Planning on serving it with peas, corn and gold potatoes with parsley and a Dutch apple pie.


----------



## DEDGOOSE (Jan 19, 2007)

Classic8Track said:


> Looks like a great meal. Smoked Chuck makes nice pulled beef.


Actually it's a chuck eye steak from fifth rib. I just ask that there thick only 2 on a cow


----------



## zig (Aug 5, 2009)

PunyTrout said:


> I've been cooking a chuck roast for the last 48 hours sous-vide at 137 degrees for dinner tonight.


Wow. That's something. A picture would be great.


----------



## Gamekeeper (Oct 9, 2015)

zig said:


> Wow. That's something. A picture would be great.


I


----------



## PunyTrout (Mar 23, 2007)

zig said:


> Wow. That's something. A picture would be great.

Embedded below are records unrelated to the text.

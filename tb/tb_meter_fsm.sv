// tb_meter_fsm: self-checking test of the ADC sequencing controller.
//
// The controller drives the behavioural AD976 model, whose input voltage is
// changed at random between conversions, while the meter switches are moved
// through every meter and some invalid combinations. Checked:
//   - every pushed reading equals the reference scaling of the code the ADC
//     really converted, for the meter selected when it was taken;
//   - nothing is pushed before the first conversion has finished;
//   - R/C stays low exactly TIMER_LIMIT cycles and the ADC sees no protocol
//     violation (R/C pulse under 50 ns, or restart during a conversion);
//   - the sample period is 1 + TIMER_LIMIT cycles plus the conversion time
//     rounded up to cycles, plus at most 3 cycles of BUSY synchronisation;
//   - only the transitions 00->01, 01->01/10 and 10->10/00 occur;
//   - mode, unit and relays take the switch setting seen in ACQUIRE and hold
//     it until the next ACQUIRE.
`timescale 1ns/1ps
module tb_meter_fsm;
  import dmm_pkg::*;
  import dmm_tb_pkg::*;

  localparam int TIMER_LIMIT = 8;      // the controller's default
  localparam int T_BUSY_NS   = 83;
  localparam int T_CONV_NS   = 2000;
  localparam int CLK_NS      = 20;
  localparam int NSAMPLES    = 200;

  logic        clk = 1'b0;
  logic        rst_n = 1'b1;
  meter_sel_t  sel;
  logic [15:0] adc_data;
  logic        adc_busy;
  logic        adc_rc;
  logic [15:0] value;
  logic        neg;
  logic        value_valid;
  mode_e       mode;
  logic [13:0] unit;
  relay_t      relay;
  state_e      state;
  real         vin;
  int          conversions, violations;
  logic [15:0] last_code;

  int checks = 0, failures = 0;

  always #(CLK_NS / 2) clk = ~clk;

  meter_fsm dut (
    .clk(clk), .rst_n(rst_n), .sel(sel), .adc_data(adc_data), .adc_busy(adc_busy),
    .adc_rc(adc_rc), .value(value), .neg(neg), .value_valid(value_valid),
    .mode(mode), .unit(unit), .relay(relay), .state(state));

  ad976_model #(.T_BUSY_NS(T_BUSY_NS), .T_CONV_NS(T_CONV_NS)) adc (
    .rc(adc_rc), .vin(vin), .busy(adc_busy), .data(adc_data),
    .conversions(conversions), .violations(violations), .last_code(last_code));

  task automatic fail(input string msg);
    failures++;
    if (failures < 15) $display("FAIL @%0t: %s", $time, msg);
  endtask

  // expected reading, captured on the ACQUIRE edge that pushes it
  int   exp_mag;
  bit   exp_neg;
  bit   exp_pending = 0;
  int   pushes = 0;
  int   cyc = 0, last_push_cyc = -1;
  int   rc_low_cycles = 0;
  state_e prev_state;
  logic [3:0] prev_sel;
  logic [3:0] out_sel = 4'b0000;   // switch setting the outputs must show

  always @(posedge clk) begin
    if (rst_n) begin
      cyc++;
      // reading that the ACQUIRE on this edge must push
      if (state == ST_ACQUIRE && conversions > 0) begin
        ref_reading(sel, last_code, exp_mag, exp_neg);
        exp_pending = 1;
      end
      // transition legality (state as seen before this edge)
      if (cyc > 1) begin
        checks++;
        case (prev_state)
          ST_ACQUIRE:    if (state != ST_TIMING) fail("ACQUIRE not followed by TIMING");
          ST_TIMING:     if (state == ST_ACQUIRE) fail("TIMING went to ACQUIRE");
          ST_CONVERSION: if (state == ST_TIMING) fail("CONVERSION went to TIMING");
          default:       fail("illegal state");
        endcase
        // outputs load the switches seen in ACQUIRE and hold them
        if (prev_state == ST_ACQUIRE) out_sel = prev_sel;
        checks++;
        if (mode != ref_mode(out_sel) || unit != ref_unit(out_sel))
          fail($sformatf("mode/unit %b/%b for switches %b", mode, unit, out_sel));
        checks++;
        if ((out_sel == 4'b0001 && relay.v != 2'b01) || (out_sel != 4'b0001 && relay.v != 2'b00) ||
            (out_sel == 4'b0010 && relay.a != 2'b01) || (out_sel != 4'b0010 && relay.a != 2'b00) ||
            (out_sel == 4'b0100 && relay.o != 2'b01) || (out_sel != 4'b0100 && relay.o != 2'b00) ||
            (out_sel == 4'b1000 && relay.b != 2'b01) || (out_sel != 4'b1000 && relay.b != 2'b00))
          fail($sformatf("relays %b for switches %b", relay, out_sel));
      end
      prev_state = state;
      prev_sel   = sel;
      // R/C low time in cycles
      if (!adc_rc) rc_low_cycles++;
    end
  end

  always @(posedge adc_rc) begin
    if (rst_n && rc_low_cycles > 0) begin
      checks++;
      if (rc_low_cycles != TIMER_LIMIT)
        fail($sformatf("R/C low for %0d cycles, expected %0d", rc_low_cycles, TIMER_LIMIT));
    end
    rc_low_cycles = 0;
  end

  always @(negedge clk) begin
    if (rst_n && value_valid) begin
      pushes++;
      checks++;
      if (!exp_pending) fail("reading pushed before any conversion finished");
      else if (int'(value) != exp_mag || neg != exp_neg)
        fail($sformatf("reading %0d neg %0b, expected %0d neg %0b (code %0d, switches %b)",
                       value, neg, exp_mag, exp_neg, $signed(last_code), sel));
      exp_pending = 0;
      if (last_push_cyc >= 0) begin
        int period, conv, lo, hi;
        period = cyc - last_push_cyc;
        conv   = (T_BUSY_NS + T_CONV_NS + CLK_NS - 1) / CLK_NS;
        lo     = 1 + TIMER_LIMIT + (conv - TIMER_LIMIT);
        hi     = 1 + TIMER_LIMIT + conv + 3;
        checks++;
        if (period < lo || period > hi)
          fail($sformatf("sample period %0d cycles, expected %0d..%0d", period, lo, hi));
      end
      last_push_cyc = cyc;
      // new input and sometimes new switches for the next sample
      vin = ($urandom_range(0, 24000) - 12000) / 1000.0;
      if ($urandom_range(0, 9) == 0) begin
        case ($urandom_range(0, 5))
          0: sel = meter_sel_t'(4'b0001);
          1: sel = meter_sel_t'(4'b0010);
          2: sel = meter_sel_t'(4'b0100);
          3: sel = meter_sel_t'(4'b1000);
          4: sel = meter_sel_t'(4'b0000);
          default: sel = meter_sel_t'(4'b0011);
        endcase
      end
    end
  end

  initial begin
    #(CLK_NS * 200000);
    failures++;
    $display("watchdog expired");
    $display("TB_RESULT checks=%0d failures=%0d", checks, failures);
    $finish;
  end

  initial begin
    sel = meter_sel_t'(4'b0001);
    vin = 3.3;
    prev_state = ST_ACQUIRE;
    prev_sel   = 4'b0001;
    #1 rst_n = 1'b0;
    repeat (3) @(posedge clk);
    #1 rst_n = 1'b1;
    wait (pushes >= NSAMPLES);
    repeat (5) @(posedge clk);
    checks++;
    if (violations != 0) fail($sformatf("%0d ADC protocol violations", violations));
    checks++;
    if (conversions < NSAMPLES) fail("too few conversions");
    $display("TB_RESULT checks=%0d failures=%0d", checks, failures);
    $finish;
  end

endmodule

Sorry Zig. I forgot to take a picture. All I can say is that there were zero leftovers.


----------



## zig (Aug 5, 2009)

PunyTrout said:


> Sorry Zig. I forgot to take a picture. All I can say is that there were zero leftovers.


Ahhh! No picture... Oh well. Was it tender?


----------



## PunyTrout (Mar 23, 2007)

zig said:


> Ahhh! No picture... Oh well. Was it tender?


To be honest, it was very good - tasty, but not really fork-tender. It was sliceable rather than being falling apart tender. I've done other roasts sous vide at slightly higher temps with better results.

As my Mom is fond of repeating; the secret to tender meat is a _sharp knife_...

Next time I think I'll use a higher temp to find a balance between being braised and sliceable.


----------



## PunyTrout (Mar 23, 2007)

Center cut chuck eye steaks are a favorite of mine to cook sous vide. Usually at 133 degrees overnite and then a good sear makes for a great steak.


----------